**WORK INSTRUCTION**
State how many lines of the records contain the string "gamma". Give the number alone.

Collected data
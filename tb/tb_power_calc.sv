// tb_power_calc: random and extreme re/im values; energy must equal
// re*re + im*im exactly and follow in_valid by one clock with its index.
// A second instance built with Booth multipliers (USE_BOOTH = 1) must give
// the same outputs on every clock.
module tb_power_calc;
  logic clk = 1'b0;
  logic rst;
  always #5 clk = ~clk;
  int checks = 0;
  int failures = 0;

  logic               in_valid, out_valid;
  logic signed [23:0] re, im;
  logic [6:0]         idx_in, idx_out;
  logic [48:0]        energy;

  power_calc dut (.clk(clk), .rst(rst), .in_valid(in_valid), .re(re), .im(im), .index_in(idx_in),
                  .out_valid(out_valid), .energy(energy), .index_out(idx_out));

  logic        b_out_valid;
  logic [6:0]  b_idx_out;
  logic [48:0] b_energy;
  power_calc #(.USE_BOOTH(1'b1)) dut_booth (.clk(clk), .rst(rst), .in_valid(in_valid), .re(re), .im(im), .index_in(idx_in),
                  .out_valid(b_out_valid), .energy(b_energy), .index_out(b_idx_out));

  always @(negedge clk) begin
    if (!rst) begin
      checks++;
      if ({b_out_valid, b_idx_out, b_energy} != {out_valid, idx_out, energy}) begin
        failures++;
        if (failures < 20) $display("FAIL booth instance differs: %0d vs %0d", b_energy, energy);
      end
    end
  end

  initial begin
    #1000000;
    failures++;
    $display("FAIL watchdog");
    $display("TB_RESULT checks=%0d failures=%0d", checks, failures);
    $finish;
  end

  initial begin
    longint exp;
    rst = 1; in_valid = 0; re = 0; im = 0; idx_in = 0;
    repeat (2) @(negedge clk);
    rst = 0;
    for (int n = 0; n < 1000; n++) begin
      if (n == 0) begin re = 24'h800000; im = 24'h800000; end
      else if (n == 1) begin re = 24'h7FFFFF; im = 24'h800001; end
      else begin re = 24'($urandom); im = 24'($urandom); end
      idx_in = 7'(n);
      in_valid = 1;
      exp = longint'(re) * longint'(re) + longint'(im) * longint'(im);
      @(negedge clk);
      in_valid = 0;
      checks += 3;
      if (!out_valid || energy !== 49'(exp) || idx_out !== 7'(n)) begin
        failures++;
        $display("FAIL n=%0d valid=%0d energy=%0d expected %0d", n, out_valid, energy, exp);
      end
      @(negedge clk);
      checks++;
      if (out_valid) begin failures++; $display("FAIL out_valid held"); end
    end
    $display("TB_RESULT checks=%0d failures=%0d", checks, failures);
    $finish;
  end
endmodule
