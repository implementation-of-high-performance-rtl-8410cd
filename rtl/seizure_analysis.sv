// seizure_analysis: frequency-domain analysis of a detected seizure.
//
// After start, the unit walks through the channels set in "channels"
// (lowest index first). For each one it
//   1. reads the N buffered samples of that channel, oldest first, from the
//      buffer memory (rd_channel, rd_addr; data back one clock later on
//      rd_sample) and streams them into the FFT. The unsigned ADC codes are
//      made signed by inverting the MSB (offset binary to two's complement),
//      which only moves the DC term;
//   2. turns every FFT bin into its energy Re^2 + Im^2 (power_calc);
//   3. adds each bin energy into the accumulator of the band the bin
//      belongs to (band_select, four band_accumulator instances);
//   4. after the last bin, copies the four band sums to tx_out (theta,
//      alpha, beta, gamma), tags them with tx_channel and pulses tx_valid
//      for one clock.
// busy is high from start until the last detected channel is reported.
// energy_response is the band of tx_out chosen by band_sel (band_mux).
// USE_BOOTH = 1 builds the FFT and energy multipliers as Booth instead of
// vedic multipliers, the source's comparison system; results are identical.
//
// Timing per channel at N = 128: 1 clock to pick the channel, N+1 to read
// and load the samples, N/2*log2(N) to compute, N+1 to stream the bins
// through the FFT output and energy registers, 2 to report:
// 1 + 129 + 448 + 129 + 2 = 709 clocks from start (or from the previous
// tx_valid) to tx_valid.
//
// The chain FFT -> Re^2+Im^2 -> band accumulators -> multiplexer and the
// analysis of the detected channels' buffered data follow the published
// design. Sequencing channel by channel through one shared FFT, the
// offset-binary conversion and the result handshake are this design's own.
// The published waveforms show tx_out changing every clock, with a layout
// that cannot be read; here it holds the four band sums of one channel.
module seizure_analysis #(
  parameter int unsigned NUM_CH   = 16,
  parameter int unsigned SAMPLE_W = 16,
  parameter int unsigned N        = 128,
  parameter int unsigned DW       = 24,
  parameter int unsigned ACC_W    = 64,
  parameter int unsigned FS_MHZ   = 173610,
  parameter bit          USE_BOOTH = 1'b0
) (
  input  logic                      clk,
  input  logic                      rst,
  input  logic                      start,
  input  logic [NUM_CH-1:0]         channels,
  output logic                      busy,
  output logic [$clog2(N)-1:0]      rd_addr,
  output logic [$clog2(NUM_CH)-1:0] rd_channel,
  input  logic [SAMPLE_W-1:0]       rd_sample,
  input  seizure_pkg::band_e        band_sel,
  output logic                      tx_valid,
  output logic [$clog2(NUM_CH)-1:0] tx_channel,
  output logic [ACC_W-1:0]          tx_out [4],
  output logic [ACC_W-1:0]          energy_response
);

  localparam int unsigned AW = $clog2(N);
  localparam int unsigned CW = $clog2(NUM_CH);
  localparam int unsigned PW = 2 * DW + 1;

  typedef enum logic [2:0] {A_IDLE, A_PICK, A_FEED, A_WAIT, A_REPORT} astate_e;

  astate_e           state;
  logic [NUM_CH-1:0] pending;
  logic [CW-1:0]     cur_ch;
  logic [AW:0]       feed_cnt;
  logic              rd_pending;

  // Lowest channel still pending.
  logic [CW-1:0] next_ch;
  always_comb begin
    next_ch = '0;
    for (int c = NUM_CH - 1; c >= 0; c--)
      if (pending[c]) next_ch = CW'(c);
  end

  // FFT and energy chain.
  logic                 fft_in_valid, fft_in_ready, fft_busy;
  logic signed [SAMPLE_W-1:0] fft_in_data;
  logic                 fft_out_valid;
  logic [AW-1:0]        fft_out_index;
  logic signed [DW-1:0] fft_out_re, fft_out_im;
  logic                 pw_valid;
  logic [PW-1:0]        pw_energy;
  logic [AW-1:0]        pw_index;
  logic [3:0]           in_band;
  logic                 acc_clear;
  logic [ACC_W-1:0]     band_acc [4];

  assign fft_in_valid = rd_pending;
  assign fft_in_data  = $signed({~rd_sample[SAMPLE_W-1], rd_sample[SAMPLE_W-2:0]});

  fft128 #(.N(N), .IN_W(SAMPLE_W), .DW(DW), .USE_BOOTH(USE_BOOTH)) u_fft (
    .clk      (clk),
    .rst      (rst),
    .in_valid (fft_in_valid),
    .in_ready (fft_in_ready),
    .in_data  (fft_in_data),
    .out_valid(fft_out_valid),
    .out_index(fft_out_index),
    .out_re   (fft_out_re),
    .out_im   (fft_out_im),
    .busy     (fft_busy)
  );

  power_calc #(.DW(DW), .IDX(AW), .USE_BOOTH(USE_BOOTH)) u_pow (
    .clk      (clk),
    .rst      (rst),
    .in_valid (fft_out_valid),
    .re       (fft_out_re),
    .im       (fft_out_im),
    .index_in (fft_out_index),
    .out_valid(pw_valid),
    .energy   (pw_energy),
    .index_out(pw_index)
  );

  band_select #(.N(N), .FS_MHZ(FS_MHZ)) u_bands (
    .bin    (pw_index),
    .in_band(in_band)
  );

  for (genvar b = 0; b < 4; b++) begin : g_acc
    band_accumulator #(.IN_W(PW), .ACC_W(ACC_W)) u_acc (
      .clk   (clk),
      .rst   (rst),
      .clear (acc_clear),
      .add   (pw_valid && in_band[b]),
      .energy(pw_energy),
      .acc   (band_acc[b])
    );
  end

  band_mux #(.W(ACC_W)) u_mux (
    .band_energy    (tx_out),
    .sel            (band_sel),
    .energy_response(energy_response)
  );

  assign busy       = (state != A_IDLE);
  assign rd_channel = cur_ch;
  assign rd_addr    = feed_cnt[AW-1:0];
  assign acc_clear  = (state == A_PICK);

  always_ff @(posedge clk) begin
    if (rst) begin
      state      <= A_IDLE;
      pending    <= '0;
      cur_ch     <= '0;
      feed_cnt   <= '0;
      rd_pending <= 1'b0;
      tx_valid   <= 1'b0;
      tx_channel <= '0;
      for (int b = 0; b < 4; b++) tx_out[b] <= '0;
    end else begin
      tx_valid   <= 1'b0;
      rd_pending <= 1'b0;
      unique case (state)
        A_IDLE: begin
          if (start && (channels != '0)) begin
            pending <= channels;
            state   <= A_PICK;
          end
        end
        A_PICK: begin
          if (pending == '0) begin
            state <= A_IDLE;
          end else begin
            cur_ch            <= next_ch;
            pending[next_ch]  <= 1'b0;
            feed_cnt          <= '0;
            state             <= A_FEED;
          end
        end
        A_FEED: begin
          // One read per clock; the FFT accepts every sample while loading.
          rd_pending <= 1'b1;
          feed_cnt   <= feed_cnt + 1'b1;
          if (feed_cnt == (AW+1)'(N - 1)) state <= A_WAIT;
        end
        A_WAIT: begin
          if (pw_valid && (pw_index == AW'(N - 1))) state <= A_REPORT;
        end
        A_REPORT: begin
          for (int b = 0; b < 4; b++) tx_out[b] <= band_acc[b];
          tx_channel <= cur_ch;
          tx_valid   <= 1'b1;
          state      <= A_PICK;
        end
        default: state <= A_IDLE;
      endcase
    end
  end

endmodule
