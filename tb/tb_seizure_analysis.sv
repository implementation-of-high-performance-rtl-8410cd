// tb_seizure_analysis: analysis of three detected channels.
//
// A behavioural buffer (128 samples per channel, registered read) holds
// offset-binary sine waves: channel 1 at 5.4 Hz (theta), channel 3 at
// 10.2 Hz (alpha), channel 7 at 40.7 Hz (gamma), channel 12 at 20 Hz
// (beta), each with DC and a little noise, sampled at 173.61 Hz. Channels
// 1, 3, 7 and 12 are flagged. For each report the testbench checks the
// channel order (lowest first), the four band energies against
// sum |X_k|^2 of a floating-point DFT over the band's bins (relative error
// below 0.2 %), that the band holding the tone dominates, the multiplexed
// energy_response for every band_sel, and the 709-clock period per
// channel.
module tb_seizure_analysis;
  import seizure_pkg::*;
  logic clk = 1'b0;
  logic rst;
  always #5 clk = ~clk;
  int checks = 0;
  int failures = 0;

  localparam int  N = 128;
  localparam real PI = 3.14159265358979323846;
  localparam real FS = 173.61;

  logic        start, busy, tx_valid;
  logic [15:0] channels;
  logic [6:0]  rd_addr;
  logic [3:0]  rd_channel, tx_channel;
  logic [15:0] rd_sample;
  band_e       band_sel;
  logic [63:0] tx_out [4];
  logic [63:0] energy_response;

  seizure_analysis dut (
    .clk(clk), .rst(rst), .start(start), .channels(channels), .busy(busy),
    .rd_addr(rd_addr), .rd_channel(rd_channel), .rd_sample(rd_sample), .band_sel(band_sel),
    .tx_valid(tx_valid), .tx_channel(tx_channel), .tx_out(tx_out), .energy_response(energy_response)
  );

  logic [15:0] buf_mem [16][N];
  always_ff @(posedge clk) rd_sample <= buf_mem[rd_channel][rd_addr];

  initial begin
    #20000000;
    failures++;
    $display("FAIL watchdog");
    $display("TB_RESULT checks=%0d failures=%0d", checks, failures);
    $finish;
  end

  function automatic void band_energy_ref(int ch, output real e [4]);
    int lo [4] = '{3, 6, 10, 23};
    for (int b = 0; b < 4; b++) e[b] = 0.0;
    for (int k = 0; k < N / 2; k++) begin
      real re, im, f;
      re = 0.0; im = 0.0;
      for (int n = 0; n < N; n++) begin
        real v;
        v = real'(int'(buf_mem[ch][n]) - 32768);
        re += v * $cos(2.0 * PI * real'(k * n % N) / real'(N));
        im -= v * $sin(2.0 * PI * real'(k * n % N) / real'(N));
      end
      f = real'(k) * FS / real'(N);
      if (f >= 4.0  && f <= 7.0)  e[0] += re * re + im * im;
      if (f >= 8.0  && f <= 12.0) e[1] += re * re + im * im;
      if (f >= 13.0 && f <= 29.0) e[2] += re * re + im * im;
      if (f >= 30.0 && f <= 50.0) e[3] += re * re + im * im;
    end
    if (lo[0] < 0) e[0] = 0.0;
  endfunction

  initial begin
    real freq [16];
    int  tone_band [16];
    int  expect_ch [4] = '{1, 3, 7, 12};
    int  cycles;
    real e [4];
    for (int c = 0; c < 16; c++) begin freq[c] = 0.0; tone_band[c] = -1; end
    freq[1] = 5.4;   tone_band[1] = 0;
    freq[3] = 10.2;  tone_band[3] = 1;
    freq[7] = 40.7;  tone_band[7] = 3;
    freq[12] = 20.0; tone_band[12] = 2;
    for (int c = 0; c < 16; c++)
      for (int n = 0; n < N; n++)
        buf_mem[c][n] = 16'(32768 + 1500 + $urandom_range(0, 40)
                            + $rtoi(9000.0 * $sin(2.0 * PI * freq[c] * real'(n) / FS)));

    rst = 1; start = 0; channels = 0; band_sel = BAND_THETA;
    repeat (3) @(negedge clk);
    rst = 0;
    @(negedge clk);
    checks++;
    if (busy) begin failures++; $display("FAIL busy after reset"); end
    channels = 16'b0001_0000_1000_1010;
    start = 1;
    @(negedge clk);
    start = 0;
    channels = 0;
    for (int r = 0; r < 4; r++) begin
      cycles = (r == 0) ? 0 : 1;
      while (!tx_valid && cycles < 5000) begin
        checks++;
        if (!busy) begin failures++; $display("FAIL not busy while analysing"); end
        @(negedge clk);
        cycles++;
      end
      checks++;
      if (cycles != 709) begin failures++; $display("FAIL report %0d after %0d clocks, expected 709", r, cycles); end
      checks++;
      if (int'(tx_channel) != expect_ch[r]) begin
        failures++; $display("FAIL report %0d channel %0d expected %0d", r, tx_channel, expect_ch[r]);
      end
      band_energy_ref(int'(tx_channel), e);
      for (int b = 0; b < 4; b++) begin
        real got, err;
        got = real'(tx_out[b]);
        err = got - e[b];
        if (err < 0) err = -err;
        checks++;
        if (err > 0.002 * e[b] + 1.0e6) begin
          failures++;
          $display("FAIL ch %0d band %0d: %e expected %e", tx_channel, b, got, e[b]);
        end
      end
      for (int b = 0; b < 4; b++) begin
        checks++;
        if (b != tone_band[tx_channel] && tx_out[b] >= tx_out[tone_band[tx_channel]]) begin
          failures++; $display("FAIL ch %0d: band %0d not dominant", tx_channel, tone_band[tx_channel]);
        end
      end
      for (int b = 0; b < 4; b++) begin
        band_sel = band_e'(b);
        #1;
        checks++;
        if (energy_response !== tx_out[b]) begin failures++; $display("FAIL mux band %0d", b); end
      end
      @(negedge clk);
    end
    repeat (3) @(negedge clk);
    checks++;
    if (busy) begin failures++; $display("FAIL still busy after the last channel"); end
    $display("TB_RESULT checks=%0d failures=%0d", checks, failures);
    $finish;
  end
endmodule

**ANSWER TO THE PROBLEM**
2